Menurut Murthy, kesadaran diri yang terdistorsi membuat remaja tidak mampu menghadapi kritik saat nantinya tumbuh dewasa. Komentar Murthy muncul saat penelitian tentang penggunaan media sosial di kalangan anak-anak kian gencar.
Menurut sejumlah studi, penggunaan media sosial pada remaja dikaitkan dengan gangguan makan, citra diri buruk, dan dampak negatif lainnya. "Saya percaya usia 13 terlalu dini. Saya pikir masa remaja awal adalah masa di mana anak-anak mengembangkan identitas mereka, perasaan diri mereka. Lingkungan media sosial yang miring dan terdistorsi merugikan banyak anak," kata Murthy.
Dia menyampaikan, beberapa waktu silam seorang ibu datang ke kantornya dan menceritakan kisah tragis. Ibu itu memiliki anak perempuan berusia 11 tahun, yang bunuh diri setelah mengalami perisakan di dunia maya, tepatnya di beberapa akun media sosialnya.
"Putrinya itu menggunakan media sosial, memiliki tujuh akun di tiga platform berbeda, diintimidasi tanpa ampun oleh orang-orang di platform ini, berjuang untuk keluar darinya (media sosial) tetapi tidak bisa," ujar Murthy dikutip dari laman Daily Mail, Rabu (1/2/2023).
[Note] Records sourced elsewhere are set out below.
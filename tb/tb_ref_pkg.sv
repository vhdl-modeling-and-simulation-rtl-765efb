// Reference arithmetic for the DIS testbenches, written independently of
// the RTL: the sine/cosine values are computed with $cos/$sin, the gain as a
// real power of two, and a cascade output as a plain sum over range bins.
package tb_ref_pkg;

  // round(127*cos(2*pi*p/32)) and round(127*sin(2*pi*p/32))
  function automatic int ref_cos(input int p);
    real v;
    v = 127.0 * $cos(2.0 * 3.14159265358979 * real'(p % 32) / 32.0);
    return (v >= 0.0) ? int'($floor(v + 0.5)) : -int'($floor(-v + 0.5));
  endfunction

  function automatic int ref_sin(input int p);
    real v;
    v = 127.0 * $sin(2.0 * 3.14159265358979 * real'(p % 32) / 32.0);
    return (v >= 0.0) ? int'($floor(v + 0.5)) : -int'($floor(-v + 0.5));
  endfunction

  // gain code -> shift amount, as read from the document's result tables
  function automatic int ref_shift(input int g);
    return (g % 4) + 3 * ((g / 4) % 2) + 4 * ((g / 8) % 2);
  endfunction

  // One bin's term: floor(lut * 2^shift / 32)
  function automatic int ref_term(input int lut, input int g);
    real v;
    v = real'(lut) * (2.0 ** ref_shift(g)) / 32.0;
    return int'($floor(v));
  endfunction

  // Wrap an integer to a 16-bit two's complement value
  function automatic int wrap16(input int v);
    int w;
    w = v % 65536;
    if (w < 0) w += 65536;
    if (w >= 32768) w -= 65536;
    return w;
  endfunction

  // Phase extractor reference: the smaller magnitude over the larger one is
  // compared with 80/1024, 341/1024, 485/1024 and 847/1024 to get the step
  // within the octant, which is mirrored into the octant of (I, Q).
  function automatic int ref_phase(input int i, input int q);
    real ai, aq, mj, mn, r;
    int s;
    bit sw;
    ai = (i < 0) ? -real'(i) : real'(i);
    aq = (q < 0) ? -real'(q) : real'(q);
    sw = aq > ai;
    mj = sw ? aq : ai;
    mn = sw ? ai : aq;
    s = 0;
    if (mj > 0.0) begin
      r = mn / mj;
      if (r >= 80.0 / 1024.0)  s++;
      if (r >= 341.0 / 1024.0) s++;
      if (r >= 485.0 / 1024.0) s++;
      if (r >= 847.0 / 1024.0) s++;
    end
    if (q >= 0 && i >= 0) return sw ? 8 - s : s;
    if (q >= 0)           return sw ? 8 + s : 16 - s;
    if (i < 0)            return sw ? 24 - s : 16 + s;
    return (sw ? 24 + s : 32 - s) % 32;
  endfunction

endpackage
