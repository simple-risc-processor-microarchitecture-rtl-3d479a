# Simple RISC: an out-of-order core with counter-based register renaming

This is a small out-of-order processor core in SystemVerilog. Instructions are
fetched and renamed in order. They then wait in a central instruction window
until their operands are ready, issue out of order to one of three execution
units, and write back out of order. The core has no reorder buffer and no free
list. Renaming rests on two fields of every physical register:

* a **valid bit** (the value has been written), and
* a **reader counter** (how many renamed instructions still have to read it).

A physical register can be given to a new destination only when it is valid
and nobody still has to read it. This scheduling scheme is a Thornton-style
(scoreboard) scheme extended with renaming. It tracks both data and structural
hazards with very little state.

```
            (1) map lookup        (3) new destination
             +-----------+   +------------------------+
             v           |   |                        |
 FETCH -> IR -> DECODE&RENAME --(2)--> WINDOW --> READ --(5)--> EXI  --+
  PC                 ^                  ^  ^      |(4)          EXLS --+--> WB reg -> WRITE BACK
                     |                  |  |      v             EXF  --+       |   (6) dest, result
               Register Map   Free Reg. |  +-- Physical Register Set <---------+
                              Allocate  +-------- dest broadcast --------------+
```

The numbers mark the six steps of an instruction's life described below.

## Life of an instruction

| Cycle | Stage | What happens |
|---|---|---|
| n | FETCH | The PC addresses program memory. The word is loaded into the IR and the PC advances by one word. |
| n+1 | DECODE&RENAME | (1) Sources and destination are looked up in the register map. (2) The renamed instruction enters the window with the source valid bits read from the register set. Each source it uses increments that register's reader counter. (3) A destination register is chosen and its valid bit cleared. |
| n+2 or later | READ | The instruction waits until both source valid bits are set and its unit can accept. Then, if it is the oldest such entry, (4) it reads its operands, decrements their reader counters and (5) is written into the unit's input register. |
| +1 (EXI, EXLS) or +4 (EXF) | EX | The unit computes. If several units finish in the same cycle, only the oldest instruction moves on. The others hold, and each holding unit accepts no new work. |
| next | WRITE BACK | (6) The result is written and the register marked valid. The destination number is broadcast to the window to set matching source valid bits, and the window entry is freed. |

Timing that follows from this:

* A dependent integer instruction issues three cycles after its producer: issue, EXI, write back, then the broadcast is seen.
* A dependent instruction issues six cycles after a floating point producer.
* With no dependences, the core fetches, renames and issues one instruction per cycle.

## Renaming without a free list

All of this logic is in `srisc_prf`, `srisc_free_alloc`, `srisc_regmap` and
`srisc_decode_rename`.

A physical register *P* moves through these states:

1. **Mapped, valid, cnt = 0.** It holds the current value of an architectural register and nobody is waiting for it.
2. **Mapped, valid, cnt > 0.** Renamed instructions that read it are still in the window and have not issued.
3. **Allocated as a destination.** Its valid bit is cleared at rename and set again at write back. Meanwhile, readers renamed after it count up its counter and wait on its valid bit in the window.
4. **Unmapped.** A later instruction wrote the same architectural register and was given a different physical register. *P* stays busy until its counter is 0 and its valid bit is set. From then on it is free.

The allocation rule for an instruction with architectural destination `rd`, where `map[rd] = P`:

* **Keep P** if it is valid, has `cnt == 0` and is not one of the instruction's own sources. There is then no reason to move `rd` to another register, and the map is left alone.
* **Otherwise, take the lowest-numbered free register.** Free means unmapped, valid and `cnt == 0`. The map entry is rewritten.
* **Otherwise, stall.** The instruction stays in decode and fetch holds.

Why the valid bit matters for reuse: a register whose writer is still in
flight is never reused. Two pending writers of one register could finish in
either order.

Why the counter matters: a value can be overwritten as soon as the last reader
has read it at issue. It does not have to wait for the reader to complete.
Every reader that has issued carries its operand values in its pipeline
register.

Decode also stalls when the window is full, unless write back frees an entry
in the same cycle. That freed entry is then reused at once.

**Same-cycle write back.** An instruction can be renamed in the same cycle as
its source is written back. The register set forwards that write, so the
entry enters the window already marked valid and does not miss the broadcast.

**Sizes.** The default sizes are 16 architectural registers, 24 physical
registers and 16 window entries. With at least NARCH + IW_DEPTH physical
registers, the "no free register" stall can never occur. The default is
deliberately below that bound, so that both structural stalls are part of the
design.

## Window, ages and issue order

Each window entry (`iw_entry_t`) holds:

* op, dest, src1, src2;
* the source valid bits v1 and v2;
* an age;
* the immediate and the PC;
* a valid bit, and an `issued` bit that separates entries still waiting in the read stage from those already in execution.

**What the age means.** The age is the number of *younger* entries currently
in the window. It is 0 when the instruction enters. It goes up by one whenever
a later instruction enters, and down by one whenever a younger instruction
leaves. The largest age is therefore the oldest instruction, and ages of the
valid entries are always exactly 0..n-1.

**Why not a wrapping sequence number.** Instructions complete out of order, so
an old load waiting for its data can stay while any number of younger
instructions pass through the window. A sequence number of any fixed width
would then compare wrongly.

**Where ages are used.** The read stage and the write-back arbiter both choose
the largest age. Write back gets the current age of each finished instruction
from the window, using the window index the instruction carries through
execution.

**Issue rules.** At most one instruction issues per cycle. It is the oldest
entry that meets all of these:

* valid and not yet issued;
* both source valid bits set (unused sources enter the window already valid);
* its unit can take work this cycle.

Loads and stores also wait while any older load or store has not issued.
Memory is therefore accessed in program order, and a load never passes a store
to the same address.

**Round robin instead.** The parameter `ISSUE_RR` of `srisc_core` (passed on to
`srisc_read`) replaces the oldest-first choice with a round robin over the
window slots:

* a pointer names the slot that is searched first;
* the first ready slot at or after the pointer, wrapping around, issues;
* the pointer then moves to the slot after the one that issued.

Every slot gets its turn, but an old instruction can then wait behind younger
ones. The memory-order rule applies in both modes. Write-back arbitration is
always oldest first.

## Execution units

* **EXI** (`srisc_exi`) handles integer arithmetic, logic and control instructions. It has one cycle of latency. It computes the branch condition, the target `pc + imm` and JAL's link value `pc + 1`.
* **EXLS** (`srisc_exls`) computes `addr = src1 + imm`, with `data out = src2` for stores. Memory is accessed in the cycle the unit wins write back:
  * a store is written at that clock edge;
  * a load's data is expected on `dmem_rdata` one cycle later, when the load is in write back.
* **EXF** (`srisc_exf`) is IEEE-754 single precision FADD, FSUB and FMUL in four pipeline stages:
  1. unpack, and order the operands by magnitude;
  2. significand product, or aligned add/subtract with a sticky bit;
  3. normalise;
  4. round to nearest even and pack.

  The whole pipeline holds while its last stage waits for write back.

## Instruction set (this design's own)

Instruction word: `op[31:26] rd[25:22] rs1[21:18] rs2[17:14] imm[13:0]`. The
immediate is signed. The PC and data addresses count 32-bit words. Integer and
floating point values share one register file.

| Class | Instructions | Semantics |
|---|---|---|
| EXI | ADD SUB AND OR XOR SLT SLL SRL | `rd = rs1 op rs2` (SLT signed; shifts use rs2[4:0]) |
| EXI | ADDI | `rd = rs1 + imm` |
| EXI | BEQ BNE | if `rs1 ==/!= rs2` then `pc = pc + imm` |
| EXI | JAL | `rd = pc + 1; pc = pc + imm` |
| EXI | NOP | nothing |
| EXLS | LW / SW | `rd = mem[rs1 + imm]` / `mem[rs1 + imm] = rs2` |
| EXF | FADD FSUB FMUL | single precision `rd = rs1 op rs2` |
| — | HALT | stops fetch; `halted` rises when the window is empty |

Register 0 is an ordinary register.

**Control instructions.** After decode accepts a control instruction, fetch
stops. It resumes at the next PC that the instruction delivers in write back.
There is no prediction and nothing to squash.

## Departures and limits

The design follows a short microarchitecture description. The stage structure,
register and window fields, stall conditions and oldest-first rules come from
that description. The following are this design's own choices or limits:

* **Instruction set, encoding, widths, sizes and reset state** are all chosen here.
* **Issue order.** The description names both a round-robin and an oldest-first choice among ready instructions. Both are built. Oldest first is the default, and `ISSUE_RR = 1` selects round robin. What the round robin rotates over is not described; here it rotates over window slots.
* **Width.** One instruction is fetched, renamed, issued and written back per cycle.
* **Memory ordering** (loads and stores in program order) is an addition. The description does not discuss memory dependences.
* **Branches** stall fetch until they resolve. There is no speculation.
* **No precise state.** There is no reorder buffer and results are written out of order. There are no exceptions or interrupts, and architectural state is only consistent once the core is drained (after HALT, `halted`).
* **Floating point simplifications:**
  * subnormal inputs are read as zero and subnormal results flush to zero;
  * overflow gives infinity;
  * NaN and infinity inputs get no special treatment.
* **Program and data memories are outside the core.** The program memory is read combinationally (the word arrives in the cycle `imem_addr` is presented). The data memory has the one-cycle load timing described above.

## Files

| File | Contents |
|---|---|
| `rtl/srisc_pkg.sv` | sizes, opcodes, window entry and pipeline packet types, `older()` |
| `rtl/srisc_core.sv` | top level: wires all blocks; memory ports; `halted` |
| `rtl/srisc_fetch.sv` | PC and IR, control-instruction wait |
| `rtl/srisc_decode_rename.sv` | decode, rename, stall decision |
| `rtl/srisc_regmap.sv` | register map table |
| `rtl/srisc_free_alloc.sv` | free register choice |
| `rtl/srisc_prf.sv` | physical registers: value, valid, reader counter |
| `rtl/srisc_iw.sv` | instruction window with ages and broadcast |
| `rtl/srisc_read.sv` | ready selection (oldest first or round robin), operand read, dispatch |
| `rtl/srisc_exi.sv`, `srisc_exls.sv`, `srisc_exf.sv` | execution units with their input registers |
| `rtl/srisc_wb.sv` | write-back arbitration and register |

Sizes are package constants in `srisc_pkg` (`NARCH`, `NPHYS`, `IW_DEPTH`). Edit
them there. The register field widths in the instruction word assume
`NARCH = 16`.

## Simulation

Each block has a self-checking testbench in `tb/`. Each prints one line,
`TB_RESULT checks=N failures=M`.

* `tb/srisc_tb_pkg.sv` holds the testbench helpers:
  * single precision conversion through the simulator's double precision reals, used as the floating point reference;
  * an instruction encoder.
* `tb/tb_srisc_core.sv` runs 40 programs on the full core at its default sizes:
  * one directed program fills the window and the register set;
  * 39 are random programs with loops, jumps, loads, stores and FP operations.

  Each program is also run on an instruction-level reference model in the testbench. After every run, all architectural registers and all data memory words are compared with the model. The testbench also counts each mechanism and fails if one never happened: both stalls, register reuse and remapping, out-of-order issue and write back, write-back conflicts, the same-cycle valid forwarding, redirects, and the memory-order hold.

With Verilator 5:

```
verilator --binary --timing --assert -Wno-fatal -y rtl -y tb +libext+.sv \
  rtl/srisc_pkg.sv tb/srisc_tb_pkg.sv tb/tb_srisc_core.sv \
  --top-module tb_srisc_core -o sim
./obj_dir/sim
```

Replace `tb_srisc_core` with any other `tb_srisc_<block>` to test one block.
The read stage's own testbench checks both issue modes.
`tb/tb_srisc_core_rr.sv` is the core test with `ISSUE_RR = 1`. It also counts
how often round robin issues a younger instruction while an older one is
ready.
The core test runs in well under a second.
Mencegah itu terjadi, Murthy mengimbau agar orang tua memberi aturan pada anak untuk memiliki akun media sosial minimal pada usia 16 tahun. Senada dengan rekomendasi Murthy, deretan studi mengungkap penggunaan media sosial pada generasi muda dengan efek samping negatif jangka panjang yang berbahaya.
Sebuah laporan pada 2020 oleh para peneliti dari Universitas Johns Hopkins mengaitkan lonjakan masalah kesehatan mental remaja di tahun 2000-an dengan munculnya media sosial. Tim Johns Hopkins lainnya menemukan pada 2019 bahwa siswa yang menghabiskan lebih dari tiga jam per hari di platform media sosial menunjukkan risiko yang lebih signifikan terhadap masalah kesehatan mental yang parah.
Pada 2020, para peneliti di Universitas Rochester menemukan bahwa mendapatkan sedikit tanda suka di postingan media sosial dapat menyebabkan kecemasan pada remaja. Tahun lalu, peneliti di MIT menemukan tingkat kecemasan dan depresi lebih tinggi di komunitas perguruan tinggi di mana Facebook lebih lazim.
Masalah citra tubuh dari media sosial, terutama yang terkait dengan aplikasi seperti Instagram, juga dikaitkan dengan gangguan makan. Sebuah studi tahun 2016 yang dipimpin oleh University of Pittsburgh menemukan hubungan yang kuat dan konsisten antara penggunaan media sosial dan gangguan makan.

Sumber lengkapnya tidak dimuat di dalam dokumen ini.